The horrific scenes over the past days of Hamas militants proudly handing over Israeli hostages – alive and dead – to the Red Cross have shocked the world. It is hard to imagine any more brutal or grotesque infringement of international law and morals. But why is there no international outcry? Why is Israel pressured to beg to get back its citizens, forced to release hundreds of convicted Palestinian killers and terrorists in return for dead bodies of innocent civilians?
One reason is that many people have the idea that, while the atrocities of October 7th are to be condemned, Hamas is legitimately fighting to liberate the Palestinian people from a cruel and illegal occupation of Palestinian land. Underlying this is a narrative that is pushed in the media and in the United Nations that Israel itself is established on Palestinian territory.
This “occupation” narrative quickly morphs into the “genocide” narrative peddled by the likes of the UN Special Rapporteur Francesca Albanese – who argue that Israel itself is a colonial, genocidal enterprise.
The occupation/colonialism myth was invented when the UN was hijacked by anti-Western states in the mid-1970s. Since then, the United Nations has actively promoted the historically and legal false narrative that the Jewish State of Israel has no right to exist. In essence, the UN is seeking to destroy one of its own members – the Jewish State of Israel.
This “occupation” narrative was presented by the Islamic, Arab and African states to the International Court of Justice last year (2024).

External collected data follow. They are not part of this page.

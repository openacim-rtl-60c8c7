// tb_cmp42_exact: exhaustive test of the exact 4-2 compressor. For all 32
// input patterns it checks x1+x2+x3+x4+cin == s + 2*(c + cout) and that cout
// does not depend on cin.
module tb_cmp42_exact;
  int checks = 0, failures = 0;
  logic x1, x2, x3, x4, cin, s, c, cout, cout0;
  logic clk = 0;
  always #5 clk = ~clk;

  cmp42_exact dut (.x1, .x2, .x3, .x4, .cin, .s, .c, .cout);

  initial begin
    repeat (1000) @(posedge clk);
    failures++;
    $display("TB_RESULT checks=%0d failures=%0d", checks, failures);
    $finish;
  end

  initial begin
    for (int v = 0; v < 32; v++) begin
      {x1, x2, x3, x4, cin} = 5'(v);
      #1;
      checks++;
      if (32'(x1) + x2 + x3 + x4 + cin != 32'(s) + 2 * (32'(c) + cout)) begin
        failures++;
        $display("FAIL in=%05b s=%b c=%b cout=%b", v[4:0], s, c, cout);
      end
      if (!cin) cout0 = cout;
      else begin
        checks++;
        if (cout != cout0) begin
          failures++;
          $display("FAIL cout depends on cin, in=%05b", v[4:0]);
        end
      end
    end
    $display("TB_RESULT checks=%0d failures=%0d", checks, failures);
    $finish;
  end
endmodule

That resulted in a biased and one-sided advisory opinion declaring that Israel’s “occupation” of “Palestinian territory” has become illegal. According to the Court, no Israeli person (military or civilian) may be present in East Jerusalem, or Judea and Samaria (known as “the West Bank”) or the Gaza Strip.

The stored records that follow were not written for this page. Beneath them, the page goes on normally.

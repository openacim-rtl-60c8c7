// log_mult: unsigned N x N logarithmic multiplier with adder-free error
// compensation. It evaluates
//   P = ( 2^(k1+k2) | round(Q1)*Q2 ) + (A - 2^k1)*2^k2 + (B - 2^k2)*2^k1
// where k1, k2 are the leading-one positions of A and B and Q1, Q2 the
// larger and smaller of A - 2^k1 and B - 2^k2. lm_ap supplies 2^(k1+k2) and
// the two shifted terms (already added by Adder2), lm_ep the compensation
// round(Q1)*Q2. The compensation is below 2^(k1+k2), so an OR merges the two
// without a carry; Adder3 adds the result to the AP partial sum.
// With COMPENSATE = 0 the error part is dropped and only the approximate
// part remains.
// The equation, the OR merge and the block structure follow the document; the
// zero-operand rule (either operand zero gives a zero product, since a zero
// has no leading one) is this design's choice.
// Interface: a, b in; p out (2N bits). Purely combinational.
module log_mult #(
  parameter int unsigned N          = 8,
  parameter bit          COMPENSATE = 1'b1
) (
  input  logic [N-1:0]   a,
  input  logic [N-1:0]   b,
  output logic [2*N-1:0] p
);
  localparam int unsigned KW = $clog2(N);

  logic [KW-1:0]  k1, k2;
  logic [N-1:0]   qa, qb;
  logic [2*N-1:0] pow, ap, comp, merged;

  lm_ap #(.N(N)) u_ap (
    .a(a), .b(b), .k1(k1), .k2(k2), .qa(qa), .qb(qb), .pow(pow), .ap(ap)
  );

  lm_ep #(.N(N)) u_ep (.qa(qa), .qb(qb), .comp(comp));

  // the exponents are used inside lm_ap only
  logic unused_k;
  assign unused_k = ^{k1, k2};

  always_comb begin
    merged = COMPENSATE ? (pow | comp) : pow;   // OR replaces an adder
    p      = (a == '0 || b == '0) ? '0 : merged + ap;  // Adder3
  end
endmodule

The “occupation” narrative is a myth because it is based on lies. It pretends that the Palestinians are a people who have exclusively lived in the land “since time immemorial”. It denies the unique, deep and strong connection between the Jewish people and the land going well back before Islam conquered the territory in the 7th century AD. It denies the Jewish right to self-determination, and it ignores the mandate for Palestine, which is a binding instrument of international law.